Жаль, что муж не чувствует перемен, а если чувствует, то как-то не так, цепляется за старое. Застой прошелся по ее семье, никого не пощадил, полюбила она мужа не за пьянку, за прямой и честный характер. Чем-то они были схожи: муж и жена — одна сатана, всякое умели, ко всякому готовились. Кто ж мог знать, что ничего не потребуется: ни таланта, ни доброты, ни честности. Льстить и угождать не умели, блатом не запаслись. Теперь вот у разбитого корыта…
Какая я была весела, Да какая разгульчива, А теперь из-за милого Хожу задумчива!Сын глядел на нее и улыбался, не знал, что мать у него такая славная певунья. Чего, спрашивается, молчала?
— Пой, мама, пой! — просил Аркаша, сложив уставшие руки ей на колени. Они были тяжелые и теплые, потому что совсем недавно победили непобедимый отвал. И пусть об этом никто не знает, даже мать, но она все поняла и оттого такая славная сегодня, поет!.. Наденька тоже пела… Все они, женщины, чем-то похожи…
А назавтра солнце встало над горизонтом чуть раньше обычного; выглянуло не из-за свалки, а через гребенку березовых лесов, свежее и чистое. Крыши домов вспыхнули золотом, пробудив в людях доброе чувство: что-то переменилось…

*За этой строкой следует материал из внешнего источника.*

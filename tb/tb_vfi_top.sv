// tb_vfi_top: end-to-end test of the accelerator on a 64-point capital grid
// with four productivity states and the RBC calibration (see tb_rbc_pkg).
// The host loads all tables, then
//   run A  one iteration from V0 = 0 (the smallest capital is optimal, the
//          boundary index 0 wins, and many candidates are infeasible),
//   run B  one more iteration, continuing from the values left by run A,
//   run C  three iterations in one run (bank swaps inside a run).
// After every run all V(k,z) and policies are read back and compared with
// the Bellman operator applied in real arithmetic to the previous read-back,
// by exhaustive search over the grid. The run time must be exactly
// n_iter * (NK*NZ + 1 + stages * 60) cycles. Each mechanism (boundary
// index, infeasible candidates, interior optimum, bank swap, multi-iteration
// run) is counted and must occur. Infeasible first-stage candidates are
// counted from the stimulus: a grid point whose wealth lies below
// k'(NK/4) has all three first-stage candidates infeasible.
module tb_vfi_top;
  import vfi_pkg::*;
  import tb_util_pkg::*;
  import tb_rbc_pkg::*;

  localparam int NK = 64, NZ = 4, IDXW = 6, ZW = 2, AW = 8, NSTAGE = 5;
  localparam real TOL = 5.0e-3;

  logic clk = 1'b0, rst = 1'b1;
  always #5 clk = ~clk;
  int checks = 0, failures = 0;

  logic            host_wr_en;
  host_sel_e       host_wr_sel;
  logic [AW-1:0]   host_wr_addr;
  fx_t             host_wr_data;
  logic            start;
  logic [31:0]     n_iter;
  logic            busy, done;
  logic [31:0]     iter_cnt;
  logic [63:0]     cycle_cnt;
  logic [AW-1:0]   host_rd_addr;
  fx_t             host_rd_v;
  logic [IDXW-1:0] host_rd_policy;

  vfi_top #(.NK(NK), .NZ(NZ)) dut (.*);

  real vprev [];
  real vread [];
  int  pread [];
  int  n_boundary = 0, n_interior = 0, n_infeasible = 0, n_swaps = 0, n_multi = 0;


  // One write per clock: inputs change on the falling edge.
  task automatic hw(input host_sel_e sel, input int addr, input fx_t data);
    @(negedge clk);
    host_wr_en = 1; host_wr_sel = sel; host_wr_addr = AW'(addr); host_wr_data = data;
  endtask

  task automatic hw_end();
    @(negedge clk);
    host_wr_en = 0;
  endtask

  task automatic run_and_check(input int iters);
    real vref [];
    real vnext [];
    int  ib;
    vref = vprev;
    vnext = new[NK * NZ];
    start <= 1; n_iter <= 32'(iters);
    @(posedge clk);
    start <= 0;
    @(posedge clk);
    while (!done) @(posedge clk);
    checks += 2;
    if (cycle_cnt != 64'(iters * (NK * NZ + 1 + NSTAGE * STAGE_LAT))) begin
      failures++;
      $display("FAIL run time %0d cycles, expected %0d", cycle_cnt,
               iters * (NK * NZ + 1 + NSTAGE * STAGE_LAT));
    end
    if (iter_cnt != 32'(iters)) begin failures++; $display("FAIL iter_cnt %0d", iter_cnt); end
    n_swaps += iters;
    if (iters > 1) n_multi++;
    // reference: apply the Bellman operator iters times
    for (int it = 0; it < iters; it++) begin
      if (it > 0) vref = vnext;
      for (int z = 0; z < NZ; z++)
        for (int k = 0; k < NK; k++) vnext[z * NK + k] = best(k, z, vref, ib);
    end
    // read back
    vread = new[NK * NZ];
    pread = new[NK * NZ];
    for (int a = 0; a < NK * NZ; a++) begin
      host_rd_addr <= AW'(a);
      @(posedge clk);
      #1;
      vread[a] = fx2r(host_rd_v);
      pread[a] = int'(host_rd_policy);
    end
    for (int z = 0; z < NZ; z++)
      for (int k = 0; k < NK; k++) begin
        int a;
        real at_pol;
        a = z * NK + k;
        at_pol = obj(pread[a], k, z, vref);
        // all three first-stage candidates infeasible (w below k'(NK/4))
        if (wt[a] <= kg[NK / 4]) n_infeasible++;
        if (pread[a] == 0) n_boundary++;
        else if (pread[a] != NK - 1) n_interior++;
        checks += 2;
        if (rabs(vread[a] - vnext[a]) > TOL) begin
          failures++;
          $display("FAIL V(%0d,%0d) %f exp %f", k, z, vread[a], vnext[a]);
        end
        if (vnext[a] - at_pol > TOL) begin
          failures++;
          $display("FAIL policy(%0d,%0d) %0d objective %f, max %f", k, z, pread[a], at_pol, vnext[a]);
        end
      end
    vprev = vread;
  endtask

  initial begin
    host_wr_en = 0; host_wr_sel = HOST_KGRID; host_wr_addr = '0; host_wr_data = '0;
    start = 0; n_iter = '0; host_rd_addr = '0;
    setup(NK, NZ);
    repeat (3) @(posedge clk);
    rst <= 0;
    @(posedge clk);
    hw(HOST_PARAM, 0, r2fx(1.0 - ETA));
    hw(HOST_PARAM, 1, r2fx(1.0 / (1.0 - ETA)));
    for (int a = 0; a < NZ; a++)
      for (int b = 0; b < NZ; b++) hw(HOST_BQ, (a << IDXW) | b, r2fx(bqr[a * NZ + b]));
    for (int i = 0; i < NK; i++) hw(HOST_KGRID, i, r2fx(kg[i]));
    vprev = new[NK * NZ];
    for (int z = 0; z < NZ; z++)
      for (int i = 0; i < NK; i++) begin
        hw(HOST_W, (z << IDXW) | i, r2fx(wt[z * NK + i]));
        hw(HOST_V0, (z << IDXW) | i, '0);
        vprev[z * NK + i] = 0.0;
      end
    hw_end();
    run_and_check(1);
    run_and_check(1);
    run_and_check(3);
    checks++;
    if (n_boundary == 0 || n_interior == 0 || n_infeasible == 0 || n_swaps < 5 || n_multi == 0) begin
      failures++;
      $display("FAIL mechanisms: boundary %0d interior %0d infeasible %0d swaps %0d multi %0d",
               n_boundary, n_interior, n_infeasible, n_swaps, n_multi);
    end
    $display("mechanisms: boundary %0d interior %0d infeasible %0d swaps %0d multi-iteration runs %0d",
             n_boundary, n_interior, n_infeasible, n_swaps, n_multi);
    $display("TB_RESULT checks=%0d failures=%0d", checks, failures);
    $finish;
  end

  initial begin
    repeat (20000) @(posedge clk);
    failures++;
    $display("FAIL: watchdog");
    $display("TB_RESULT checks=%0d failures=%0d", checks, failures);
    $finish;
  end
endmodule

На заводе первой по причине пропажи отвала заблудилась повар Клава Шиш. Всю ночь она бдила у электропечи, варила свеклу с квашеной капустой для утреннего борща, а после этого согласно графику сдала ключи сменщице и пошла домой. Столовские приходили на смену налегке, а возвращались отягощенные двумя сумками. Груженная телячьей вырезкой и куриным фаршем, не считая прочей мелочи, Клава Шиш двинула знакомой тропою к отвалу, минуя проходные. Цвела запоздалая мать-и-мачеха, трясли седыми головками одуванчики, похожие на стареньких родителей, скакали чистенькие трясогузочки во фраках, солнце морочило голову. Тропа, скрытая травой от лишних глаз, изогнулась, обходя черную глыбу брошенного фундамента, и Клава сделала передышку перед решающим броском за кордон. Предстояло взобраться по круче на отвал, а после спуститься в город, на территорию, не подведомственную заводской охране. Клава прижала фарш к груди, подхватила вырезку и потрусила в меру сил. Что-то под ногами было не так. Не хватало горы. Клава благоразумно замедлилась и уперлась разгоряченным лбом в забор, наспех сколоченный из неструганных досок. Клава сердито взирала на него, занозив лоб и набив шишку, не понимая, потом составила сумки на землю и стала думать. Нести добро обратно, значит, выдать себя с головой, заведующая уже пришла на службу и строго бдит. Лучше перекинуть вырезку с фаршем через верх, а проходную пройти налегке, как конторская крыса, которой вынести нечего, кроме карандаша или дырокола.
Клава подняла пакет, размахнулась… Но вовремя передумала. Кто-то вожделенно глядел на нее с той стороны забора в щель между досками и ждал…
— Шиш тебе! — невежливо сказала Клава, не желая делиться, и сложила мясо в сумку. — Ты кто такая?
— Я техничка, — пропищали стеснительно оттуда, — не знаю как пройти!
— Ха-ха, — злорадно посмеялась Клава, значит, то был не сон: отвал и в самом деле сперли за какой-то надобностью, не побрезговали.
— Попалась, курица! — крикнула Клава опоздавшей техничке. Та не отвечала, топталась за забором и чего-то ждала, надеясь, что все само собой образуется, начальство распорядится, примет меры и отвал вернется на место.